How to complete this task:
Set down the records that follow exactly, every line of them.

Given information:
************

# LAMPF-style CAMAC Auxiliary Crate Controller in SystemVerilog

A CAMAC crate normally has one master, its crate controller, which a distant
system computer drives over the CAMAC highway. Each Dataway operation then
costs the full round trip to that computer. The auxiliary crate controller
(ACC) moves the computing into the crate. It is a small LSI-11/2 computer
that sits in the crate beside the crate controller and can drive the Dataway
itself. The system computer keeps control through a DMA window into the
ACC's memory.

For work that is too fast even for the local processor, the ACC has a
microprogrammed bit-slice engine, the Special Processor Unit (SPU). The SPU
runs short "firmware subroutines": it takes the processor bus, moves data
between memory and CAMAC at close to the speed of the bus, tests LAMs, and
hands the bus back.

This repository holds RTL for all the logic of one ACC crate. The processor
itself is not included: its bus cycles enter at ports of the top module.

Two buses tie the design together:

- **The processor bus.** This is a synchronous model of the LSI-11 Q-bus.
  Its slaves are the memories, the processor-board registers, the Control
  Port and the SPU. Its masters are the processor, the Access Port (AP) and
  the SPU; the last two gain the bus by DMA.
- **The CAMAC Dataway** of the crate. The ACC's Control Port (CP) is a
  Dataway master. The Access Port, the Control Port's own LAM source and the
  microcode (PROM) simulator are Dataway modules.

```
   system computer ── highway ── crate controller ──┐
                                                     │ Dataway (N A F, R W, Q X, S1 S2, B I Z C, L)
   ┌────────────── acc_top ──────────────────────────┼───────────────────┐
   │  Access Port ◄──────────────────────────────────┤                   │
   │  PROM simulator ◄───────────────────────────────┤                   │
   │  Control Port ──(N code)── min_controller ──────┘                   │
   │      │                                                              │
   │  ════╪══════ processor bus (18-bit address, DMA arbitration) ═══════│
   │      │        │           │           │          │                 │
   │   page/clock/ 1K RAM,   static RAM,  SPU ◄── microcode from the     │
   │   terminal    boot PROM  fast RAM,        PROM simulator            │
   │   registers              PROM board                                 │
   └────────── processor (outside): cpu_mreq / cpu_rsp, HALT, RESET ─────┘
```

## Clock and bus model

Every block runs from one 20-MHz clock (50 ns). Dataway strobe times are
given in nanoseconds in `acc_pkg` and divided by the clock period.

A processor-bus master works like this:

- It raises `sync` together with `din` (read) or `dout` (write), the 16-bit
  address and the write data.
- It holds them until it sees `rply`.
- The addressed slave pulses `rply` for one clock, with read data.
- The master then drops `sync` for at least one clock.

Slave replies are OR-ed, as on the open-collector bus. The page control
register adds two address bits (17:16) to every master's address. The memory
space is therefore four pages of 32K words.

DMA masters raise a request and wait for the grant. `qbus_arbiter` grants
with fixed priority: the Access Port first, then the SPU. It never grants
while a processor cycle is open. A grant is held until the master drops its
request, so a master may run many bus cycles under one grant. The processor's
bus cycles are held off (`dma_active`) while any grant is out.

## Address map (page 0, octal)

| Address | Device |
|---|---|
| 000000–003776 | 1K-word RAM on the processor board (`lsi_ram`, page 0 only) |
| 004000–007776 | 50-ns 1K RAM board (`fast_ram`, switch-selected base) |
| 040000–057776 | 4K PROM board (`prom_board`, switch-selected base, 4K or 8K) |
| 100000–117776 | 4K static RAM board (`sram_board`, switch-selected base, 4K or 8K) |
| 140000–167776 | Control Port |
| 170000–173776 | 1K-word boot PROM (`lsi_prom`, page 0 only); bootstrap at 173000 |
| 174000, 174040–174076 | SPU unit 0: CSR and parameter RAM |
| 177560–177566 | terminal port RCSR, RBUF, XCSR, XBUF |
| 177570 | page control CSR: PE0 bit 0, PE1 bit 1, CIE bit 6 |
| 177574 | multifrequency clock count (read only) |

The board base addresses are parameters (`SW`). Their bit meanings follow the
boards' DIP-switch tables. The values above are the ones the top module uses.

## Control Port: processor bus cycles become Dataway cycles

The Control Port maps the whole CAMAC command space of one crate into the
processor's address space. A mapped address has the form:

    bits 17-16 page | 15-14 = 1 1 | 13-9 N | 8-5 A | 4-1 F(3..0) | 0 = 0

The fifth function bit comes from the bus direction: F = 16·DOUT + F(3..0).
This gives four groups:

- **DATI, F0–F7.** A Dataway read. R16–R1 are returned, and R24–R17 are
  latched into the holding register at 140002.
- **DATI, F8–F15.** A control function. Q is returned in bit 0 and X in
  bit 1.
- **DATO, F16–F23.** A Dataway write. The data word goes to W16–W1, and the
  latch at 140002 supplies W24–W17.
- **DATO, F24–F31.** A control function. Q and X land in the status register.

************

Written answer:
# LAMPF-style CAMAC Auxiliary Crate Controller in SystemVerilog

A CAMAC crate normally has one master, its crate controller, which a distant
system computer drives over the CAMAC highway. Each Dataway operation then
costs the full round trip to that computer. The auxiliary crate controller
(ACC) moves the computing into the crate. It is a small LSI-11/2 computer
that sits in the crate beside the crate controller and can drive the Dataway
itself. The system computer keeps control through a DMA window into the
ACC's memory.

For work that is too fast even for the local processor, the ACC has a
microprogrammed bit-slice engine, the Special Processor Unit (SPU). The SPU
runs short "firmware subroutines": it takes the processor bus, moves data
between memory and CAMAC at close to the speed of the bus, tests LAMs, and
hands the bus back.

This repository holds RTL for all the logic of one ACC crate. The processor
itself is not included: its bus cycles enter at ports of the top module.

Two buses tie the design together:

- **The processor bus.** This is a synchronous model of the LSI-11 Q-bus.
  Its slaves are the memories, the processor-board registers, the Control
  Port and the SPU. Its masters are the processor, the Access Port (AP) and
  the SPU; the last two gain the bus by DMA.
- **The CAMAC Dataway** of the crate. The ACC's Control Port (CP) is a
  Dataway master. The Access Port, the Control Port's own LAM source and the
  microcode (PROM) simulator are Dataway modules.

```
   system computer ── highway ── crate controller ──┐
                                                     │ Dataway (N A F, R W, Q X, S1 S2, B I Z C, L)
   ┌────────────── acc_top ──────────────────────────┼───────────────────┐
   │  Access Port ◄──────────────────────────────────┤                   │
   │  PROM simulator ◄───────────────────────────────┤                   │
   │  Control Port ──(N code)── min_controller ──────┘                   │
   │      │                                                              │
   │  ════╪══════ processor bus (18-bit address, DMA arbitration) ═══════│
   │      │        │           │           │          │                 │
   │   page/clock/ 1K RAM,   static RAM,  SPU ◄── microcode from the     │
   │   terminal    boot PROM  fast RAM,        PROM simulator            │
   │   registers              PROM board                                 │
   └────────── processor (outside): cpu_mreq / cpu_rsp, HALT, RESET ─────┘
```

## Clock and bus model

Every block runs from one 20-MHz clock (50 ns). Dataway strobe times are
given in nanoseconds in `acc_pkg` and divided by the clock period.

A processor-bus master works like this:

- It raises `sync` together with `din` (read) or `dout` (write), the 16-bit
  address and the write data.
- It holds them until it sees `rply`.
- The addressed slave pulses `rply` for one clock, with read data.
- The master then drops `sync` for at least one clock.

Slave replies are OR-ed, as on the open-collector bus. The page control
register adds two address bits (17:16) to every master's address. The memory
space is therefore four pages of 32K words.

DMA masters raise a request and wait for the grant. `qbus_arbiter` grants
with fixed priority: the Access Port first, then the SPU. It never grants
while a processor cycle is open. A grant is held until the master drops its
request, so a master may run many bus cycles under one grant. The processor's
bus cycles are held off (`dma_active`) while any grant is out.

## Address map (page 0, octal)

| Address | Device |
|---|---|
| 000000–003776 | 1K-word RAM on the processor board (`lsi_ram`, page 0 only) |
| 004000–007776 | 50-ns 1K RAM board (`fast_ram`, switch-selected base) |
| 040000–057776 | 4K PROM board (`prom_board`, switch-selected base, 4K or 8K) |
| 100000–117776 | 4K static RAM board (`sram_board`, switch-selected base, 4K or 8K) |
| 140000–167776 | Control Port |
| 170000–173776 | 1K-word boot PROM (`lsi_prom`, page 0 only); bootstrap at 173000 |
| 174000, 174040–174076 | SPU unit 0: CSR and parameter RAM |
| 177560–177566 | terminal port RCSR, RBUF, XCSR, XBUF |
| 177570 | page control CSR: PE0 bit 0, PE1 bit 1, CIE bit 6 |
| 177574 | multifrequency clock count (read only) |

The board base addresses are parameters (`SW`). Their bit meanings follow the
boards' DIP-switch tables. The values above are the ones the top module uses.

## Control Port: processor bus cycles become Dataway cycles

The Control Port maps the whole CAMAC command space of one crate into the
processor's address space. A mapped address has the form:

    bits 17-16 page | 15-14 = 1 1 | 13-9 N | 8-5 A | 4-1 F(3..0) | 0 = 0

The fifth function bit comes from the bus direction: F = 16·DOUT + F(3..0).
This gives four groups:

- **DATI, F0–F7.** A Dataway read. R16–R1 are returned, and R24–R17 are
  latched into the holding register at 140002.
- **DATI, F8–F15.** A control function. Q is returned in bit 0 and X in
  bit 1.
- **DATO, F16–F23.** A Dataway write. The data word goes to W16–W1, and the
  latch at 140002 supplies W24–W17.
- **DATO, F24–F31.** A control function. Q and X land in the status register.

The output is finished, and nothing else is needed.